PROVIDED RECORDS –
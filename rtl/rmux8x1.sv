// rmux8x1: reversible 8-to-1 multiplexer built on a 3-to-8 decoder.
//
// The decoder turns sel into eight one-hot enables; eight Fredkin AND
// gates pass only the selected data bit and a 3-level tree of seven
// Fredkin OR gates merges them into y: 16 cells, as in the published
// implementation. Its quantum cost is 31 + 15 x 5 = 106, above the 75
// published for the 8x1 multiplexer, which this cell count cannot reach.
// Combinational; no clock or reset.
module rmux8x1 (
  input  logic [7:0] in,
  input  logic [2:0] sel,
  output logic       y      // in[sel]
);
  import rev_pkg::*;
  localparam int unsigned QUANTUM_COST = qc_decoder(3) + 15 * QC_FREDKIN;

  logic [7:0] en;           // one-hot select
  logic [7:0] gated;        // in[i] & en[i]
  logic [3:0] lvl1;
  logic [1:0] lvl2;

  rdec3x8 u_dec (.in(sel), .out(en));

  for (genvar i = 0; i < 8; i++) begin : g_and
    rg_and u_and (.a(en[i]), .b(in[i]), .y(gated[i]));
  end

  for (genvar i = 0; i < 4; i++) begin : g_or1
    rg_or u_or (.a(gated[2*i]), .b(gated[2*i+1]), .y(lvl1[i]));
  end
  for (genvar i = 0; i < 2; i++) begin : g_or2
    rg_or u_or (.a(lvl1[2*i]), .b(lvl1[2*i+1]), .y(lvl2[i]));
  end
  rg_or u_or3 (.a(lvl2[0]), .b(lvl2[1]), .y(y));
endmodule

EXERCISE INSTRUCTIONS – Return only the exact lines from the opening of the records through the line that contains "for (genvar i = 0; i < 8;", both included.

EXERCISE OUTPUT –
filename rtl/rmux8x1.sv
// rmux8x1: reversible 8-to-1 multiplexer built on a 3-to-8 decoder.
//
// The decoder turns sel into eight one-hot enables; eight Fredkin AND
// gates pass only the selected data bit and a 3-level tree of seven
// Fredkin OR gates merges them into y: 16 cells, as in the published
// implementation. Its quantum cost is 31 + 15 x 5 = 106, above the 75
// published for the 8x1 multiplexer, which this cell count cannot reach.
// Combinational; no clock or reset.
module rmux8x1 (
  input  logic [7:0] in,
  input  logic [2:0] sel,
  output logic       y      // in[sel]
);
  import rev_pkg::*;
  localparam int unsigned QUANTUM_COST = qc_decoder(3) + 15 * QC_FREDKIN;

  logic [7:0] en;           // one-hot select
  logic [7:0] gated;        // in[i] & en[i]
  logic [3:0] lvl1;
  logic [1:0] lvl2;

  rdec3x8 u_dec (.in(sel), .out(en));

  for (genvar i = 0; i < 8; i++) begin : g_and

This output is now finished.